(RECORDED INFORMATION Opens)
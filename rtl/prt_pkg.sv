// prt_pkg: types and constants shared by the ray-tracing rendering processor.
//
// All geometry is signed integer (fixed-point with the binary point chosen per
// quantity): coordinates are CW-bit signed integers, reciprocal ray directions
// carry FRAC fractional bits. A physical-attribute (PA) record holds the four
// background maps produced by inverse rendering: albedo, normal, lighting and
// depth. OBJMEM entries are 144-bit words that hold either a bounding box
// (BBOX) record or a triangle. The four maps, the EBBOX/TBBOX split and the
// 8/16/32b MAC precisions follow the processor description; the bit widths and
// record layouts are this design's own choices.
package prt_pkg;

  localparam int CW   = 16;   // coordinate width (signed)
  localparam int FRAC = 24;   // fractional bits of reciprocal directions
  localparam int OBJ_AW = 8;  // OBJMEM address width
  localparam int OBJ_DW = 144;

  // Background physical attributes of one pixel (or one cluster).
  typedef struct packed {
    logic [7:0]        albedo;
    logic [7:0]        lighting;
    logic signed [7:0] nx;
    logic signed [7:0] ny;
    logic signed [7:0] nz;
    logic [15:0]       depth;    // z distance of the background surface
  } pa_t;                        // 56 bits

  typedef logic signed [CW-1:0] coord_t;

  typedef struct packed {
    coord_t x;
    coord_t y;
    coord_t z;
  } vec3_t;                      // 48 bits

  typedef enum logic {BB_EMPTY = 1'b0, BB_TARGET = 1'b1} bbkind_e;

  // Bounding box record (stored in the low 137 bits of an OBJMEM word).
  typedef struct packed {
    bbkind_e           kind;     // EBBOX: shadow only, TBBOX: holds triangles
    vec3_t             bmin;
    vec3_t             bmax;
    logic [OBJ_AW-1:0] tri_base; // first triangle entry in OBJMEM
    logic [OBJ_AW-1:0] tri_cnt;  // number of triangles
    logic [7:0]        albedo;   // material reflectance of the objects inside
  } bbox_t;                      // 1+48+48+8+8+8 = 121 bits

  typedef struct packed {
    vec3_t v0;
    vec3_t v1;
    vec3_t v2;
  } tri_t;                       // 144 bits

  // MAC precision modes of the reconfigurable PE.
  typedef enum logic [1:0] {PREC_8 = 2'd0, PREC_16 = 2'd1, PREC_32 = 2'd2} prec_e;

  // PCU operations.
  typedef enum logic [1:0] {OP_MAC = 2'd0, OP_DIV = 2'd1, OP_SQRT = 2'd2, OP_CLR = 2'd3} pcu_op_e;

  // PE operating mode.
  typedef enum logic {MODE_IR = 1'b0, MODE_RT = 1'b1} mode_e;

  function automatic bbox_t word2bbox(input logic [OBJ_DW-1:0] w);
    return bbox_t'(w[$bits(bbox_t)-1:0]);
  endfunction

  function automatic logic [OBJ_DW-1:0] bbox2word(input bbox_t b);
    return {{(OBJ_DW-$bits(bbox_t)){1'b0}}, b};
  endfunction

endpackage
(RECORDED INFORMATION Closes)
WHAT IS NEEDED
The first line of the entries above and every line after it, up to and including the line with "logic [OBJ_AW-1:0] tri_base;", should be set down exactly.

SOLUTION
filename rtl/prt_pkg.sv
// prt_pkg: types and constants shared by the ray-tracing rendering processor.
//
// All geometry is signed integer (fixed-point with the binary point chosen per
// quantity): coordinates are CW-bit signed integers, reciprocal ray directions
// carry FRAC fractional bits. A physical-attribute (PA) record holds the four
// background maps produced by inverse rendering: albedo, normal, lighting and
// depth. OBJMEM entries are 144-bit words that hold either a bounding box
// (BBOX) record or a triangle. The four maps, the EBBOX/TBBOX split and the
// 8/16/32b MAC precisions follow the processor description; the bit widths and
// record layouts are this design's own choices.
package prt_pkg;

  localparam int CW   = 16;   // coordinate width (signed)
  localparam int FRAC = 24;   // fractional bits of reciprocal directions
  localparam int OBJ_AW = 8;  // OBJMEM address width
  localparam int OBJ_DW = 144;

  // Background physical attributes of one pixel (or one cluster).
  typedef struct packed {
    logic [7:0]        albedo;
    logic [7:0]        lighting;
    logic signed [7:0] nx;
    logic signed [7:0] ny;
    logic signed [7:0] nz;
    logic [15:0]       depth;    // z distance of the background surface
  } pa_t;                        // 56 bits

  typedef logic signed [CW-1:0] coord_t;

  typedef struct packed {
    coord_t x;
    coord_t y;
    coord_t z;
  } vec3_t;                      // 48 bits

  typedef enum logic {BB_EMPTY = 1'b0, BB_TARGET = 1'b1} bbkind_e;

  // Bounding box record (stored in the low 137 bits of an OBJMEM word).
  typedef struct packed {
    bbkind_e           kind;     // EBBOX: shadow only, TBBOX: holds triangles
    vec3_t             bmin;
    vec3_t             bmax;
    logic [OBJ_AW-1:0] tri_base; // first triangle entry in OBJMEM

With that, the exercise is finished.